Connections of embeddings using shared properties

Published on

Let’s say embedded something on useful dimensions. Vector similarity checks if two items are similar on all dimensions. But when I want to build a graph from them, it may be better to require that they only share some properties. Humans need for example only a big enough overlap of shared interests to connect to each other. None is bad, being the exact same person is boring, too.

pasted-image-20250820212043 We project the embeddings of the items down on a subset of axis and look, which ones are close there. This gives us a graph between the items.

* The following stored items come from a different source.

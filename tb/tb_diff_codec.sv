// Test of the differential encoder and decoder.
//
// Encodes a random bit stream and checks each encoded bit against
// y[n] = x[n] xor y[n-1] computed here; decodes it again, both straight and
// inverted (a 180-degree carrier ambiguity), and checks that the decoder
// gives back the original bits in both cases after the first bit.
module tb_diff_codec;
  timeunit 1ns; timeprecision 1ps;
  logic clk = 0, rst = 1, en = 0, x = 0, y, d, dv, di, div_;
  int checks = 0, failures = 0;
  always #5 clk = ~clk;

  diff_encoder u_enc (.clk, .rst, .bit_en(en), .x, .y);
  diff_decoder u_dec (.clk, .rst, .bit_en(en), .x(y), .y(d), .y_valid(dv));
  diff_decoder u_inv (.clk, .rst, .bit_en(en), .x(~y), .y(di), .y_valid(div_));

  initial begin
    bit model_y, xs [200];
    model_y = 0;
    repeat (3) @(posedge clk);
    rst = 0;
    for (int n = 0; n < 200; n++) begin
      xs[n] = 1'($urandom);
      x = xs[n];
      en = 1; @(posedge clk); #1; en = 0;
      model_y = xs[n] ^ model_y;
      checks++;
      if (y !== model_y) failures++;
      @(posedge clk); #1;   // decoder sees the new y on the next strobe
      en = 0;
    end
    // second pass: decode the encoded stream
    rst = 1; @(posedge clk); #1; rst = 0;
    model_y = 0;
    for (int n = 0; n < 200; n++) begin
      x = xs[n];
      en = 1; @(posedge clk); #1; en = 0;   // encoder takes x, decoders take old y
      checks++;
      if (!dv) failures++;                  // valid pulses with the new bit
      @(posedge clk); #1;
      if (n >= 2) begin
        checks += 2;
        if (d !== xs[n-1]) failures++;
        if (di !== xs[n-1]) failures++;
      end
    end
    $display("TB_RESULT checks=%0d failures=%0d", checks, failures);
    $finish;
  end
  initial begin #1_000_000; failures++; $display("TB_RESULT checks=%0d failures=%0d", checks, failures); $finish; end
endmodule
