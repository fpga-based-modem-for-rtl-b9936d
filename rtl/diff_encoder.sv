// Differential encoder, y[n] = x[n] xor y[n-1].
//
// A 1 at the input flips the transmitted bit, a 0 repeats it, so the data
// is carried by transitions and survives the 180-degree phase ambiguity of
// the Costas loop. One new bit is taken on every `bit_en` strobe; `y` is the
// registered encoded bit and changes one clock after the strobe. Reset clears
// the memory to 0 (the reset value is this implementation's choice).
module diff_encoder (
  input  logic clk,
  input  logic rst,
  input  logic bit_en,
  input  logic x,
  output logic y
);
  always_ff @(posedge clk) begin
    if (rst)         y <= 1'b0;
    else if (bit_en) y <= x ^ y;
  end
endmodule
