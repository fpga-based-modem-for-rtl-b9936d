// Timing-loop controller of the early-late gate.
//
// A first-order recursive filter, updated once per bit on `update`:
//   y[n] = y[n-1] + (A_NUM * x[n] + B_NUM * x[n-1]) / 2^SHIFT
// which is a proportional-integral controller with integral gain
// (A_NUM + B_NUM) / 2^SHIFT and proportional gain -B_NUM / 2^SHIFT. The input
// is the early-minus-late energy difference; the output is a signed
// phase-increment offset for the bit-clock NCO. The recursive form is the
// design's; the default coefficients (2 and -1 over 256, i.e. equal
// proportional and integral gains of 1/256) are this implementation's,
// chosen by simulation so that the loop settles in a few tens of bits with a
// full-scale (about +-8000) demodulated signal. `y` is registered, one clock after `update`.
module elg_pid #(
  parameter int          IN_W  = 29,
  parameter int          A_NUM = 2,
  parameter int          B_NUM = -1,
  parameter int unsigned SHIFT = 8
) (
  input  logic                   clk,
  input  logic                   rst,
  input  logic                   update,
  input  logic signed [IN_W-1:0] x,
  output logic signed [31:0]     y
);
  logic signed [IN_W-1:0] x_prev;
  logic signed [IN_W+8:0] term;

  assign term = ((IN_W+9)'(A_NUM) * (IN_W+9)'(x) + (IN_W+9)'(B_NUM) * (IN_W+9)'(x_prev)) >>> SHIFT;

  always_ff @(posedge clk) begin
    if (rst) begin
      x_prev <= '0;
      y      <= '0;
    end else if (update) begin
      x_prev <= x;
      y      <= y + 32'(term);
    end
  end
endmodule
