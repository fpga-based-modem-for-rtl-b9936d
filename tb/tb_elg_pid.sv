// Test of the early-late gate loop filter against the difference equation
//   y[n] = y[n-1] + (A*x[n] + B*x[n-1]) >>> SHIFT    (A = 2, B = -1, SHIFT = 8)
// with random 29-bit inputs applied on random update strobes; the output
// must not change between strobes. A constant input must make the output
// ramp by (A+B)*x >>> SHIFT per update (integral action).
module tb_elg_pid;
  timeunit 1ns; timeprecision 1ps;
  logic clk = 0, rst = 1, upd = 0;
  logic signed [28:0] x = 0;
  logic signed [31:0] y;
  int checks = 0, failures = 0;
  always #5 clk = ~clk;
  elg_pid dut (.clk, .rst, .update(upd), .x, .y);
  initial begin
    longint m, xp, xn;
    m = 0; xp = 0;
    repeat (3) @(posedge clk); rst = 0;
    for (int n = 0; n < 3000; n++) begin
      @(negedge clk);
      xn = (n < 2000) ? longint'(int'($urandom_range(0, 2_000_000)) - 1_000_000) : 64'sd300_000;
      x = 29'(xn);
      upd = 1'($urandom);
      if (n >= 2000) upd = 1;
      if (upd) begin
        m = m + ((2 * xn - xp) >>> 8);
        m = longint'(int'(m));   // 32-bit wrap
        xp = xn;
      end
      @(negedge clk); upd = 0;
      checks++;
      if (longint'(y) != m) failures++;
      if (n == 2500) begin
        longint y0;
        y0 = y;
        @(negedge clk); x = 29'sd300_000; upd = 1; @(negedge clk); upd = 0;
        checks++; if (longint'(y) - y0 != (64'sd300_000 >>> 8)) failures++;
        m = y;
      end
    end
    rst = 1; @(negedge clk); rst = 0;
    checks++; if (y != 0) failures++;
    $display("TB_RESULT checks=%0d failures=%0d", checks, failures);
    $finish;
  end
  initial begin #10_000_000; failures++; $display("TB_RESULT checks=%0d failures=%0d", checks, failures); $finish; end
endmodule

But how to express this non-visually? Common distances weight all dimensions the same. But we want to weight it much much more if two items are similar on single or a subset of dimensions. We combine two vectors elementwise on each dimension. If they are very similar, we want a very big value, if they are not similar a very small value. This should change non-linearly.

Squaring the differences comes immediately to mind. to combine two vectors we do 1/(a-b)**2 on each dimension and then sum the results.

In the example above:

AB = 1 / (2-5.1)**2 + 1 / (5.1-5)**2 
   = 1/3.1**2 + 1/0.1**2 = 1/9 + 1/0.01 
  ~= 100

BC = 1 / (5.1-2.1)**2 + 1 / (5-1.1)**2
   = 1 / 3**2 + 1 / 3.9**2
   = 1 / 9 + 1 / 12
  ~= 1
  
AC = 1 / (2-2.1)**2 + 1 / (5.1-1.1)**2
   = 1 / 0.1**2 + 1 / 4**2
   = 1 / 0.01 + 1 / 16
  ~= 100

We see the desired result, where AB and AC are way bigger than BC giving us our “graph”.

pasted-image-20250820213459 I am not always interested in all dimensions, but only if they have some overlap. Even a combination of similar ones could work. But do similar items just dominate completely? What would be a cutoff for a graph? What when a concept is defined by a combination of vectors? How to evaluate the idea? This is currently a first thought, I didn’t even do research. This idea is so simple that it has to be done before.